Problem to work on:
From the first line to the last, write out the material exactly.

Record extracts:
=======

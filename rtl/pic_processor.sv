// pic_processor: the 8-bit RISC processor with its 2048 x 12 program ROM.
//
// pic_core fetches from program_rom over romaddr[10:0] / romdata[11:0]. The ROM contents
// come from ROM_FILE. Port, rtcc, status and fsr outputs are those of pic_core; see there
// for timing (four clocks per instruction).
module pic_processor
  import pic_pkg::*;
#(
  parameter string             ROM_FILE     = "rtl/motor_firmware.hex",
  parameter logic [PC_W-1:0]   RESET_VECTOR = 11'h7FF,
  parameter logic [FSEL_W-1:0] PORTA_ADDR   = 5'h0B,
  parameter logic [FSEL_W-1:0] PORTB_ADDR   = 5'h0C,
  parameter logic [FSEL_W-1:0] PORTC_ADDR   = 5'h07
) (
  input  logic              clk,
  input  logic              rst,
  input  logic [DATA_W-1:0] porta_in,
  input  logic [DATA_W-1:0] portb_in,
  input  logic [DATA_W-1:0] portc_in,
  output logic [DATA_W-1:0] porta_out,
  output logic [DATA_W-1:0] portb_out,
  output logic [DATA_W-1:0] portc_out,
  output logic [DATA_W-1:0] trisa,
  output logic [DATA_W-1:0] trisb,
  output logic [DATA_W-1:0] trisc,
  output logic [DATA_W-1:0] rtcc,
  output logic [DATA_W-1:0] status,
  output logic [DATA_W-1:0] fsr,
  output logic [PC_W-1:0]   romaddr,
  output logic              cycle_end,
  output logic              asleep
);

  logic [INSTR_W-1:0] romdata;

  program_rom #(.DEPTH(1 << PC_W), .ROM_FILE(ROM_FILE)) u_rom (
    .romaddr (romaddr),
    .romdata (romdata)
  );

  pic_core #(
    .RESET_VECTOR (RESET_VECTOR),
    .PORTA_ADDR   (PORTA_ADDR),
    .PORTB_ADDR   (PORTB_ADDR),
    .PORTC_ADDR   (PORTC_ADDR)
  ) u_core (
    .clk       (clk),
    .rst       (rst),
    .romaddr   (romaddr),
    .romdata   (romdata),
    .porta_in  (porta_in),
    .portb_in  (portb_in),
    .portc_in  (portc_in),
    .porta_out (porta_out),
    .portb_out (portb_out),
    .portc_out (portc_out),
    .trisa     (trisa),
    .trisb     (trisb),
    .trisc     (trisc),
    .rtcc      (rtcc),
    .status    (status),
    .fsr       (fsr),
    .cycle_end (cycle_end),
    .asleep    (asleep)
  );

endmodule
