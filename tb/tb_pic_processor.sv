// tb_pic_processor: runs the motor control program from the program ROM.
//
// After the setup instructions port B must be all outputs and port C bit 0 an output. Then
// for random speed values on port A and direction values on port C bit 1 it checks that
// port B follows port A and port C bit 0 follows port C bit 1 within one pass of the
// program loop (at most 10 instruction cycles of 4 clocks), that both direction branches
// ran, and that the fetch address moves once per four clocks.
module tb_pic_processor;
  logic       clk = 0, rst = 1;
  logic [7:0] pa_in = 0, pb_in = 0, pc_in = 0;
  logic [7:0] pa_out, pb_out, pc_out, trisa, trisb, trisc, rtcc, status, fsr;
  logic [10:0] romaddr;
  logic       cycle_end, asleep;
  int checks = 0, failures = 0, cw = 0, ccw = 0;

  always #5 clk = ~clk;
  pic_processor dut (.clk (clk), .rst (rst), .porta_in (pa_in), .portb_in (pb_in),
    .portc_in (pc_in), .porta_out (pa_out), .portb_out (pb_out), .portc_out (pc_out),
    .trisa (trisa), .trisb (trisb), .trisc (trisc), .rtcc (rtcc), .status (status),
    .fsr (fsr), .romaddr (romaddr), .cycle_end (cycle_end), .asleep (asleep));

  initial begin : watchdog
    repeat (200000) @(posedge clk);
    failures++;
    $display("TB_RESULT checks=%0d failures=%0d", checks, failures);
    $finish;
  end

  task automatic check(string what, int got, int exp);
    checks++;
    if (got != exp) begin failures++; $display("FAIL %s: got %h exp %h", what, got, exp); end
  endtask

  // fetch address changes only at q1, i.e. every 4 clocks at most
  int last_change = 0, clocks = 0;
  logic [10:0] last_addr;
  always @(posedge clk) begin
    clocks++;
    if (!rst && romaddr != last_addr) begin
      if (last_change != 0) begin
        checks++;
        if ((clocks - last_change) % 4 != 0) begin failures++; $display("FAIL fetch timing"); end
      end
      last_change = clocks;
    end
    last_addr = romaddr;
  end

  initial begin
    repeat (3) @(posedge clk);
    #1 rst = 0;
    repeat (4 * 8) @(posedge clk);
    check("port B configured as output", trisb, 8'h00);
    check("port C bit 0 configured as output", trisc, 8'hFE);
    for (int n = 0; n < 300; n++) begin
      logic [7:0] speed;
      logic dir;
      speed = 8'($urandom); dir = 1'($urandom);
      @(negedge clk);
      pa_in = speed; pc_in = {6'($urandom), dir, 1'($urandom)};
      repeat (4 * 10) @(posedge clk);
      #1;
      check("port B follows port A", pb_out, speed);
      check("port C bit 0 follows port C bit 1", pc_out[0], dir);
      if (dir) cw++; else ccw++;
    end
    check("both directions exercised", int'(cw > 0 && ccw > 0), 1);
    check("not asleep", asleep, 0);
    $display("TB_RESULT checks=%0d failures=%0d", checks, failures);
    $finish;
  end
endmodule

=======

Written reply:
filename rtl/pic_processor.sv
// pic_processor: the 8-bit RISC processor with its 2048 x 12 program ROM.
//
// pic_core fetches from program_rom over romaddr[10:0] / romdata[11:0]. The ROM contents
// come from ROM_FILE. Port, rtcc, status and fsr outputs are those of pic_core; see there
// for timing (four clocks per instruction).
module pic_processor
  import pic_pkg::*;
#(
  parameter string             ROM_FILE     = "rtl/motor_firmware.hex",
  parameter logic [PC_W-1:0]   RESET_VECTOR = 11'h7FF,
  parameter logic [FSEL_W-1:0] PORTA_ADDR   = 5'h0B,
  parameter logic [FSEL_W-1:0] PORTB_ADDR   = 5'h0C,
  parameter logic [FSEL_W-1:0] PORTC_ADDR   = 5'h07
) (
  input  logic              clk,
  input  logic              rst,
  input  logic [DATA_W-1:0] porta_in,
  input  logic [DATA_W-1:0] portb_in,
  input  logic [DATA_W-1:0] portc_in,
  output logic [DATA_W-1:0] porta_out,
  output logic [DATA_W-1:0] portb_out,
  output logic [DATA_W-1:0] portc_out,
  output logic [DATA_W-1:0] trisa,
  output logic [DATA_W-1:0] trisb,
  output logic [DATA_W-1:0] trisc,
  output logic [DATA_W-1:0] rtcc,
  output logic [DATA_W-1:0] status,
  output logic [DATA_W-1:0] fsr,
  output logic [PC_W-1:0]   romaddr,
  output logic              cycle_end,
  output logic              asleep
);

  logic [INSTR_W-1:0] romdata;

  program_rom #(.DEPTH(1 << PC_W), .ROM_FILE(ROM_FILE)) u_rom (
    .romaddr (romaddr),
    .romdata (romdata)
  );

  pic_core #(
    .RESET_VECTOR (RESET_VECTOR),
    .PORTA_ADDR   (PORTA_ADDR),
    .PORTB_ADDR   (PORTB_ADDR),
    .PORTC_ADDR   (PORTC_ADDR)
  ) u_core (
    .clk       (clk),
    .rst       (rst),
    .romaddr   (romaddr),
    .romdata   (romdata),
    .porta_in  (porta_in),
    .portb_in  (portb_in),
    .portc_in  (portc_in),
    .porta_out (porta_out),
    .portb_out (portb_out),
    .portc_out (portc_out),
    .trisa     (trisa),
    .trisb     (trisb),
    .trisc     (trisc),
    .rtcc      (rtcc),
    .status    (status),
    .fsr       (fsr),
    .cycle_end (cycle_end),
    .asleep    (asleep)
  );

endmodule
filename tb/tb_pic_processor.sv
// tb_pic_processor: runs the motor control program from the program ROM.
//
// After the setup instructions port B must be all outputs and port C bit 0 an output. Then
// for random speed values on port A and direction values on port C bit 1 it checks that
// port B follows port A and port C bit 0 follows port C bit 1 within one pass of the
// program loop (at most 10 instruction cycles of 4 clocks), that both direction branches
// ran, and that the fetch address moves once per four clocks.
module tb_pic_processor;
  logic       clk = 0, rst = 1;
  logic [7:0] pa_in = 0, pb_in = 0, pc_in = 0;
  logic [7:0] pa_out, pb_out, pc_out, trisa, trisb, trisc, rtcc, status, fsr;
  logic [10:0] romaddr;
  logic       cycle_end, asleep;
  int checks = 0, failures = 0, cw = 0, ccw = 0;

  always #5 clk = ~clk;
  pic_processor dut (.clk (clk), .rst (rst), .porta_in (pa_in), .portb_in (pb_in),
    .portc_in (pc_in), .porta_out (pa_out), .portb_out (pb_out), .portc_out (pc_out),
    .trisa (trisa), .trisb (trisb), .trisc (trisc), .rtcc (rtcc), .status (status),
    .fsr (fsr), .romaddr (romaddr), .cycle_end (cycle_end), .asleep (asleep));

  initial begin : watchdog
    repeat (200000) @(posedge clk);
    failures++;
    $display("TB_RESULT checks=%0d failures=%0d", checks, failures);
    $finish;
  end

  task automatic check(string what, int got, int exp);
    checks++;
    if (got != exp) begin failures++; $display("FAIL %s: got %h exp %h", what, got, exp); end
  endtask

  // fetch address changes only at q1, i.e. every 4 clocks at most
  int last_change = 0, clocks = 0;
  logic [10:0] last_addr;
  always @(posedge clk) begin
    clocks++;
    if (!rst && romaddr != last_addr) begin
      if (last_change != 0) begin
        checks++;
        if ((clocks - last_change) % 4 != 0) begin failures++; $display("FAIL fetch timing"); end
      end
      last_change = clocks;
    end
    last_addr = romaddr;
  end

  initial begin
    repeat (3) @(posedge clk);
    #1 rst = 0;
    repeat (4 * 8) @(posedge clk);
    check("port B configured as output", trisb, 8'h00);
    check("port C bit 0 configured as output", trisc, 8'hFE);
    for (int n = 0; n < 300; n++) begin
      logic [7:0] speed;
      logic dir;
      speed = 8'($urandom); dir = 1'($urandom);
      @(negedge clk);
      pa_in = speed; pc_in = {6'($urandom), dir, 1'($urandom)};
      repeat (4 * 10) @(posedge clk);
      #1;
      check("port B follows port A", pb_out, speed);
      check("port C bit 0 follows port C bit 1", pc_out[0], dir);
      if (dir) cw++; else ccw++;
    end
    check("both directions exercised", int'(cw > 0 && ccw > 0), 1);
    check("not asleep", asleep, 0);
    $display("TB_RESULT checks=%0d failures=%0d", checks, failures);
    $finish;
  end
endmodule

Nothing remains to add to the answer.